**Recorded information:**
// hfsm_layer_tb - self-checking test of one HFSM layer's transition logic.
//
// Two layers are tested: layer 0, whose edge codes are the fixed example
// codes (step 1: S1=11 S2=01 S3=10 S4=00; step 2: S1=01 S2=10 S3=11
// S4=00), and layer 3, whose codes come from the design secret. Checks:
//   - the worked example: PUF pairs 01 and 10 with key 00 take the lock
//     from the top into S2 and on out of S2;
//   - the four step-1 codes and the four step-2 codes of each layer are all
//     different, so every PUF value selects exactly one path;
//   - random stimulus against a reference model written from the rules:
//     step 1 fires only at the top and only with the right {b3..bm};
//     step 2 fires only in a middle state, only when PUF XOR key equals
//     that state's code and {b3..bm} is right.
module hfsm_layer_tb;
  import hfsm_pkg::*;

  localparam int unsigned M = 9;
  localparam logic [63:0] SECRET = DESIGN_SECRET_DEFAULT;

  int checks = 0, failures = 0;
  logic clk = 1'b0;
  always #5 clk = ~clk;

  initial begin : watchdog
    repeat (20000) @(posedge clk);
    failures++;
    $display("TB_RESULT checks=%0d failures=%0d", checks, failures);
    $finish;
  end

  // Shared stimulus for both layers.
  logic         at_top, at_mid;
  logic [1:0]   mid_path, key;
  logic [3:0]   puf_pair;
  logic [M-3:0] rest;

  logic       go1_a, go2_a, go1_b, go2_b;
  logic [1:0] path_a, path_b, b12_a, b12_b;

  hfsm_layer #(.M(M), .LAYER(0), .SECRET(SECRET)) dut_a (
    .at_top, .at_mid, .mid_path, .puf_pair, .key, .rest,
    .step1_go(go1_a), .step1_path(path_a), .step2_go(go2_a), .b12(b12_a));

  hfsm_layer #(.M(M), .LAYER(3), .SECRET(SECRET)) dut_b (
    .at_top, .at_mid, .mid_path, .puf_pair, .key, .rest,
    .step1_go(go1_b), .step1_path(path_b), .step2_go(go2_b), .b12(b12_b));

  // Example codes of layer 0, written out independently of the package.
  localparam logic [1:0] EX1 [4] = '{2'b11, 2'b01, 2'b10, 2'b00};
  localparam logic [1:0] EX2 [4] = '{2'b01, 2'b10, 2'b11, 2'b00};

  task automatic check(input string what, input logic [63:0] got, input logic [63:0] exp);
    checks++;
    if (got !== exp) begin
      failures++;
      $display("FAIL %s: got %0h expected %0h", what, got, exp);
    end
  endtask

  function automatic logic [1:0] code(input int layer, input logic s2, input int j);
    if (layer == 0) return s2 ? EX2[j] : EX1[j];
    return edge_code(layer, s2, 2'(j), SECRET);
  endfunction

  function automatic logic [M-3:0] rst_val(input int layer, input logic s2, input int j);
    logic [63:0] r;
    r = rest_code(layer, s2, 2'(j), SECRET);
    return r[M-3:0];
  endfunction

  // Reference model of one layer.
  task automatic ref_layer(input int layer, output logic go1, output logic [1:0] p1,
                           output logic go2, output logic [1:0] b12);
    logic [1:0] s1, s2;
    s1 = puf_pair[3:2];
    s2 = puf_pair[1:0] ^ key;
    p1 = 2'd0;
    for (int j = 0; j < 4; j++) if (code(layer, 1'b0, j) == s1) p1 = 2'(j);
    go1 = at_top && (rest == rst_val(layer, 1'b0, int'(p1)));
    go2 = at_mid && (s2 == code(layer, 1'b1, int'(mid_path)))
                 && (rest == rst_val(layer, 1'b1, int'(mid_path)));
    b12 = at_mid ? s2 : s1;
  endtask

  logic       e_go1, e_go2;
  logic [1:0] e_p1, e_b12;
  int         n_go1 = 0, n_go2 = 0;

  initial begin
    // Codes of each step are four different values.
    for (int l = 0; l < 4; l += 3)
      for (int s = 0; s < 2; s++) begin
        logic [3:0] seen;
        seen = '0;
        for (int j = 0; j < 4; j++) seen[code(l, 1'(s), j)] = 1'b1;
        check($sformatf("codes distinct l=%0d s=%0d", l, s), 64'(seen), 64'hF);
      end
    // Package codes of layer 0 are the example codes.
    for (int j = 0; j < 4; j++) begin
      check("pkg step1 code", 64'(edge_code(0, 1'b0, 2'(j), SECRET)), 64'(EX1[j]));
      check("pkg step2 code", 64'(edge_code(0, 1'b1, 2'(j), SECRET)), 64'(EX2[j]));
    end

    // Worked example: PUF 01 selects S2 (path 1); PUF 10 XOR key 00 = 10
    // is S2's step-2 code.
    at_top = 1'b1; at_mid = 1'b0; mid_path = 2'd0;
    puf_pair = 4'b01_10; key = 2'b00; rest = rst_val(0, 1'b0, 1);
    #1;
    check("ex step1 go", 64'(go1_a), 64'd1);
    check("ex step1 path", 64'(path_a), 64'd1);
    check("ex step1 b12", 64'(b12_a), 64'b01);
    rest = ~rest;
    #1;
    check("ex step1 wrong rest", 64'(go1_a), 64'd0);
    at_top = 1'b0; at_mid = 1'b1; mid_path = 2'd1; rest = rst_val(0, 1'b1, 1);
    #1;
    check("ex step2 go", 64'(go2_a), 64'd1);
    check("ex step2 b12", 64'(b12_a), 64'b10);
    key = 2'b01;
    #1;
    check("ex step2 wrong key", 64'(go2_a), 64'd0);
    key = 2'b00; mid_path = 2'd0;
    #1;
    check("ex step2 other state", 64'(go2_a), 64'd0);

    // Random stimulus; half of the draws use the right {b3..bm} so that
    // transitions actually fire.
    for (int t = 0; t < 4000; t++) begin
      int l;
      l = (t % 2 == 0) ? 0 : 3;
      {at_top, at_mid} = 2'($urandom_range(0, 2));
      mid_path = 2'($urandom);
      puf_pair = 4'($urandom);
      key      = 2'($urandom);
      rest     = (M-2)'($urandom);
      if ($urandom_range(0, 1) == 1) begin
        logic [1:0] s1, p;
        s1 = puf_pair[3:2];
        p  = 2'd0;
        for (int j = 0; j < 4; j++) if (code(l, 1'b0, j) == s1) p = 2'(j);
        rest = at_mid ? rst_val(l, 1'b1, int'(mid_path)) : rst_val(l, 1'b0, int'(p));
        if (at_mid && $urandom_range(0, 1) == 1)
          key = puf_pair[1:0] ^ code(l, 1'b1, int'(mid_path));
      end
      #1;
      ref_layer(l, e_go1, e_p1, e_go2, e_b12);
      if (l == 0) begin
        check("go1 a", 64'(go1_a), 64'(e_go1));
        check("go2 a", 64'(go2_a), 64'(e_go2));
        check("b12 a", 64'(b12_a), 64'(e_b12));
        if (at_top) check("path a", 64'(path_a), 64'(e_p1));
        n_go1 += int'(go1_a); n_go2 += int'(go2_a);
      end else begin
        check("go1 b", 64'(go1_b), 64'(e_go1));
        check("go2 b", 64'(go2_b), 64'(e_go2));
        check("b12 b", 64'(b12_b), 64'(e_b12));
        if (at_top) check("path b", 64'(path_b), 64'(e_p1));
        n_go1 += int'(go1_b); n_go2 += int'(go2_b);
      end
    end
    check("some step1 fired", 64'(n_go1 > 50), 64'd1);
    check("some step2 fired", 64'(n_go2 > 50), 64'd1);

    $display("TB_RESULT checks=%0d failures=%0d", checks, failures);
    $finish;
  end
endmodule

**Brief:**
Your answer must consist solely of the lines above between the line holding "return edge_code(layer, s2, 2'(j), SECRET);" and the line holding "output logic go2, output", inclusive, copied exactly.

**Solution to the exercise:**
    return edge_code(layer, s2, 2'(j), SECRET);
  endfunction

  function automatic logic [M-3:0] rst_val(input int layer, input logic s2, input int j);
    logic [63:0] r;
    r = rest_code(layer, s2, 2'(j), SECRET);
    return r[M-3:0];
  endfunction

  // Reference model of one layer.
  task automatic ref_layer(input int layer, output logic go1, output logic [1:0] p1,
                           output logic go2, output logic [1:0] b12);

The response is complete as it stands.